-------- Task material --------

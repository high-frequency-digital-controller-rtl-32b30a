# Sigma-delta DPWM controller for high-frequency buck converters

A digitally controlled buck converter needs a digital pulse-width modulator
(DPWM) with fine duty-ratio steps. Without them the output voltage cannot be
held inside the error window of the A/D and the loop limit-cycles. A
conventional 10-bit DPWM needs 1024 time steps per switching period. At a
switching frequency of several MHz that means a GHz-class counter or a
1024-tap delay line, and it costs power in proportion to frequency ×
resolution.

This design avoids that with two ideas, taken from the paper *High-Frequency
Digital Controller for DC-DC Converters Based on Multi-Bit Σ-Δ Pulse-Width
Modulation*:

1. **Multi-bit Σ-Δ DPWM.** A fast but coarse 4-bit DPWM has 16 time steps per
   period. A first-order sigma-delta loop in front of it changes its command
   from period to period, so that the average duty over a few periods has 10
   bits of resolution. The converter's LC filter does the averaging.
2. **Dual-sampling compensator.** In steady state the output is sampled only
   every 6th switching period. This saves power and gives the Σ-Δ
   dithering time to average. When the error leaves a ±2-step window, the
   controller switches at once to a dynamic mode: it samples every period,
   uses a more aggressive control law, and drives the coarse DPWM directly,
   bypassing the Σ-Δ loop. It switches back when the error is small again.

All of it is synthesizable SystemVerilog, apart from a behavioural model of
the windowed A/D converter. It is verified in closed loop against a
behavioural buck converter (8 V → 3.3 V at 2 MHz, 0.1 A ↔ 1 A load steps,
4 V to 10 V input).

## Signal flow

```
            v_sense (H*v_out)                              +--------------------------------+
                 |                                         |            sd_dpwm             |
          +--------------+  e[n]   +--------------+ d_ss   |  +---------+  d_LR  +---------+ |  c   +-----------+  C
 v_ref -->| windowed_adc |--+----->|lut_compensator|------>|->| sd_loop |------->|ring_dpwm|-+----->| dead_time |----> high side
          +--------------+  |      +--------------+ d_dy   |  |  (+mux) |        +---------+ |      +-----------+----> low side
                            |          ^   ^  |----------->|->|         |                    |                    C_n
                            |          |   |               |  +---------+                    |
                            |   sample_en  mode            +--------------------------------+
                            |      (clk1)   |                      ^ mode         | period_tick
                            +----->+--------------+----------------+              |
                                   | mode_control |<-------------------------------+
                                   +--------------+
```

| Module | What it is |
|---|---|
| `sd_controller` | Top: `windowed_adc` + `sd_core`. Simulation model, because its A/D input is `real`. |
| `sd_core` | Everything digital: `mode_control`, `lut_compensator`, `sd_dpwm`, `dead_time`. Synthesizable. |
| `sd_dpwm` | The Σ-Δ DPWM: `sd_loop` feeding `ring_dpwm`. |
| `sd_loop` | Σ-Δ loop: two adders, one delay register, truncation, and the dynamic-mode multiplexer. |
| `ring_dpwm` | Low-resolution DPWM: a token circulating in a ring of 2^LR_BITS delay cells. |
| `mode_control` | Hysteretic mode logic and the clk1 divider (÷6 in steady state, ÷1 in dynamic mode). |
| `lut_compensator` | Table-based incremental PID with a steady-state and a dynamic coefficient set. |
| `dead_time` | Produces the complementary gate drives C / C_n with a dead time. |
| `windowed_adc` | Behavioural model: 9-level error (−4..+4) of the sensed voltage against the reference. |
| `sd_pkg` | Shared types: `err_t` (4-bit signed error), `mode_e` (`MODE_SS`, `MODE_DY`), limits. |

## How the Σ-Δ DPWM reaches 10 bits with a 4-bit modulator

Let `d[n]` be the 10-bit duty command, a fraction of the period, and let
`d_LR[n]` be the 4-bit command sent to the coarse DPWM. `sd_loop` keeps one
10-bit register `x`:

```
d_LR[n] = x[n] >> 6                   (truncate to the 4 MSBs)
e_D[n]  = d[n] - (d_LR[n] << 6)       (first adder: what the coarse DPWM missed)
x[n+1]  = x[n] + e_D[n]               (second adder + delay register)
```

The register integrates the truncation error. Whatever one period loses is
carried into the next. Over N periods,

```
sum_{n<N} d_LR[n]·64 = N·d − x[N]      with 0 ≤ x < 1024,
```

so the average duty of `c` equals `d` to within one full-scale step divided by
N. In z-domain terms `D_LR = z⁻¹·D + (1 − z⁻¹)·E_q`. The command passes with
one period of delay, and the quantization error is pushed to high frequencies,
where the LC filter removes it. The usual rule of thumb is that each period
added to the averaging window gains about 1.5 bits. A 4-bit modulator then
gives 10 effective bits over 5 periods, provided the LC corner frequency is
well below f_sw / 5.

Example with 9 bits on a 3-bit DPWM: for d = 0.3 (154/512) and everything
starting at zero, the first commands are 0, 0.25, 0.25, 0.375, 0.25, … and
their running average converges to 0.3.

Two details are this design's own:

- **Input limit.** `d` is clamped to 15/16, the largest duty the 16-step DPWM
  can produce. With the clamp, `x` stays below 1024, so the register never
  overflows and `d_LR` never exceeds 15. An assertion in `sd_loop` checks this.
- **Bypass.** In dynamic mode the multiplexer sends `d_dy` to the DPWM and the
  integrator is held at zero. When steady state resumes, the loop restarts
  from a clean state.

### The ring DPWM

`ring_dpwm` has 16 delay cells of `CELL_STAGES` flip-flops each, and one token
circulates through them. The output is set when the token enters cell 0. A tap
multiplexer clears it when the token enters cell `d_LR`. The duty therefore
takes the values k/16, k = 0..15, and a duty of 0 gives no pulse. One trip
round the ring is one switching period.

`period_tick` is high in the last cycle of the period, which is the cycle
where the token sits in the last flip-flop. The whole controller advances on
it: the DPWM latches its next command, the Σ-Δ register updates, and the
divider counts.

In the original design the ring is a free-running ring oscillator whose cells
are D flip-flops used as delay elements, with no clock. Here the ring is a
synchronous one-hot shift register clocked by `clk`, so one clock period
plays the part of one flip-flop delay. This keeps every block ordinary
synthesizable logic with a single clock. The cost is that `clk` must run at
16 × `CELL_STAGES` × f_sw.

## Dual-sampling compensation

### Modes (`mode_control`)

| Error | Mode | clk1 (`sample_en`) | DPWM fed by |
|---|---|---|---|
| \|e\| ≤ 2 and steady state before | steady state (`MODE_SS`) | every 6th period | Σ-Δ loop, from `d_ss` (10 bit) |
| \|e\| > 2 | dynamic (`MODE_DY`), entered in the same clock cycle | every period | `d_dy` (4 bit), loop bypassed |
| \|e\| = 2 | keeps the current mode | | |
| \|e\| < 2 at a dynamic-mode sample | back to steady state | | |

The mode bit is set combinationally from the A/D error, so the bypass acts
within the current clock cycle, without waiting for a sample. clk1 is a
one-cycle clock enable aligned with `period_tick`, not a divided clock.
Entering dynamic mode restarts the divide-by-6 count.

### The LUT compensator

The windowed A/D reports the error as one of only nine values, −4..+4. Every
coefficient × error product can therefore be a nine-entry table look-up, and
no multiplier is needed. The control law is the incremental PID:

```
u[n] = sat( u[n-1] + A(e[n]) + B(e[n-1]) + C(e[n-2]) )
A(e) = KA·e,  B(e) = KB·e,  C(e) = KC·e,   with  KA = Kp+Ki+Kd,  KB = −(Kp+2Kd),  KC = Kd
```

The tables are built at elaboration by a constant function from the
parameters, and the `mode` input selects one set of three tables or the
other. Both laws update one accumulator `u`, which has 4 guard bits below the
DPWM LSB, so a mode change causes no bump. The outputs are:

- `d_ss = u` truncated to 10 bits;
- `d_dy = u` rounded to 4 bits, saturating at 15.

| Law | Kp | Ki | Kd (DPWM LSBs per error step) | KA, KB, KC (parameters, ×1/16 LSB) |
|---|---|---|---|---|
| steady state | 2 | 1 | 12 | 240, −416, 192 |
| dynamic | 2 | 0.125 | 16 | 290, −544, 256 |

The original design prescribes a table-based PID with two control laws. The
coefficients above are this design's own. They were tuned for the converter
model below, for settling from any initial state over 4–10 V input and
0.1–1 A load, with a dead time of 31 ns (1/16 of the period). They are not
universal. With the same gains but a dead time of 1/64 period, the 8 V / 1 A
point settles into a limit cycle across the ±2 window. Re-tune the gains for
another power stage or dead time.

### Dead time (`dead_time`)

C (high side) is on while `c` and its last `DT` samples are all 1. C_n (low
side) is on while all of them are 0. A switch therefore turns on only after
`c` has been steady for `DT` cycles. The two drives can never overlap, even
when a pulse or gap is shorter than `DT`; such a pulse is simply swallowed.
`DT` = 1 clock cycle by default, which is 1/16 of a period at the defaults.
The converter sees that as a duty loss that the integral action absorbs.

## Timing

- One clock, `clk`. One switching period is 2^`LR_BITS` × `CELL_STAGES`
  cycles, which is 16 at the defaults. For f_sw = 2 MHz, `clk` = 32 MHz.
- All registers reset asynchronously on `rst_n` low, to zero.
- Command latency: the compensator updates at a clk1 edge. The Σ-Δ loop
  reads `d_ss` at the next `period_tick` and outputs it one period later, the
  loop's z⁻¹. In dynamic mode `d_dy` is used from the period after the next
  `period_tick`.
- `c` is a register output, high for exactly `d_LR` × `CELL_STAGES` cycles at
  the start of each period.

## Parameters

| Parameter | Default | Meaning |
|---|---|---|
| `D_BITS` | 10 | effective resolution of the command |
| `LR_BITS` | 4 | resolution of the ring DPWM (2^LR_BITS cells) |
| `CELL_STAGES` | 1 | flip-flops per ring cell; 4 lowers f_sw by 4 for the same clock |
| `DIV` | 6 | steady-state undersampling ratio |
| `DT` | 1 | dead time in clock cycles |
| `KA_SS`…`KC_DY`, `G_BITS`, `D_INIT` | see above, 4, 0 | compensator tables, guard bits, initial command |
| `REF_BITS`, `V_LSB` | 8, 0.01 V | A/D reference width and step |

The 9-bit / 3-bit configuration of the FPGA experiment is `D_BITS = 9,
LR_BITS = 3`. The slower configuration used in closed loop is
`CELL_STAGES = 4`.

## Verification

Each module has a self-checking testbench in `tb/`. Each compares against a
reference written independently of the RTL and ends with a
`TB_RESULT checks=N failures=M` line.

| Testbench | What it checks |
|---|---|
| `tb_sd_loop` | every command against a reference model, for 9/3 and 10/4 bits; the first commands of the d = 0.3 example; the running average; the bypass; clearing of the integrator |
| `tb_ring_dpwm` | pulse position and width on every cycle, the period length, and the command hand-over, with 1 and 4 flip-flops per cell |
| `tb_sd_dpwm` | the width of every period against the loop model; average duty equal to `d` within one step over 256 periods; dynamic mode |
| `tb_mode_control` | cycle-exact mode and strobe against a reference; 6-period and 1-period spacing; hysteresis at \|e\| = 2 |
| `tb_lut_compensator` | both outputs against a multiply-based PID model; both saturation limits |
| `tb_dead_time` | both drives against a reference history; no overlap; DT-cycle hand-over |
| `tb_windowed_adc` | all nine codes, by counting the decision levels crossed |
| `tb_sd_core` | assembled core, open loop: mode entry in the same cycle, sampling rates, first PID step, dynamic pulse widths, average duty |
| `tb_sd_controller` | closed loop at all default parameters with `buck_model` |
| `tb_closed_loop_cs4` | the same closed loop with four flip-flops per ring cell: 64 cycles per period, 128 MHz clock for 2 MHz, dead time 4 cycles |
| `tb_fpga_dpwm_9b` | 9-bit command on a 3-bit ring at 60 MHz (480 MHz clock): period, the 8 pulse widths, and the average duty in 40-period windows while the command alternates |

The closed-loop test runs a 2 MHz buck (L = 4.7 µH, C = 47 µF, 30 mΩ ESR,
50 mΩ DCR) with H = 0.5 and 20 mV of output voltage per A/D step. It covers
start-up, load steps of 1 A → 0.1 A → 1 A, and input steps to 4 V and 10 V.
After each event the output averages 3.296–3.306 V and stays inside the
±2-step window, and the controller is back in steady state. Dynamic mode lasts
about 106 µs after the load drop and 35 µs after the load rise. The test
counts every mechanism and fails if one never occurs: entering and leaving
dynamic mode, 6-period and 1-period sampling, bypassed periods, dithered
periods and dead-time intervals. The power stage values are this design's
own.

To run a testbench with plain Verilator from the repository root:

```
verilator --binary --timing --assert -Irtl -y rtl -y tb rtl/sd_pkg.sv tb/tb_sd_controller.sv \
          --top-module tb_sd_controller -Mdir obj && ./obj/Vtb_sd_controller
```

The same command works for any `tb_*`; use the testbench's name in both
places. The closed-loop run takes well under a second.

## Where this departs from the original, and what to trust

- **Ring oscillator → clocked ring.** As described above, the DPWM needs a
  clock of 16 × f_sw (× `CELL_STAGES`). That is fine for the 2 MHz converter
  (32 or 128 MHz) and plausible for 60 MHz on an FPGA with a 3-bit ring
  (480 MHz). The 115 MHz switching reported for a 0.35 µm chip relies on a
  free-running ring oscillator and would need a 1.84 GHz clock here. This RTL
  does not reproduce that operating point.
- **Asynchronous mode entry** is approximated by a combinational set inside
  the clock domain. It reacts within one `clk` cycle, 1/16 of a period.
- **Compensator structure and coefficients**, the dead-time circuit, the A/D
  step size and sign, the input clamp and the clearing of the integrator in
  dynamic mode are this design's choices where the original gives only a
  block's function or name.
- **The A/D** is an ideal, continuous-time model: no offset, no delay. The
  power stage is a forward-Euler model and exists only in the testbench.
- **Not included:** the power stage, the gate drivers, the output divider and
  any physical implementation (FPGA board, chip layout).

--------

Required work | Looking at the entries, how many lines contain the string "above"? The answer is that number alone.

Result of the exercise | 3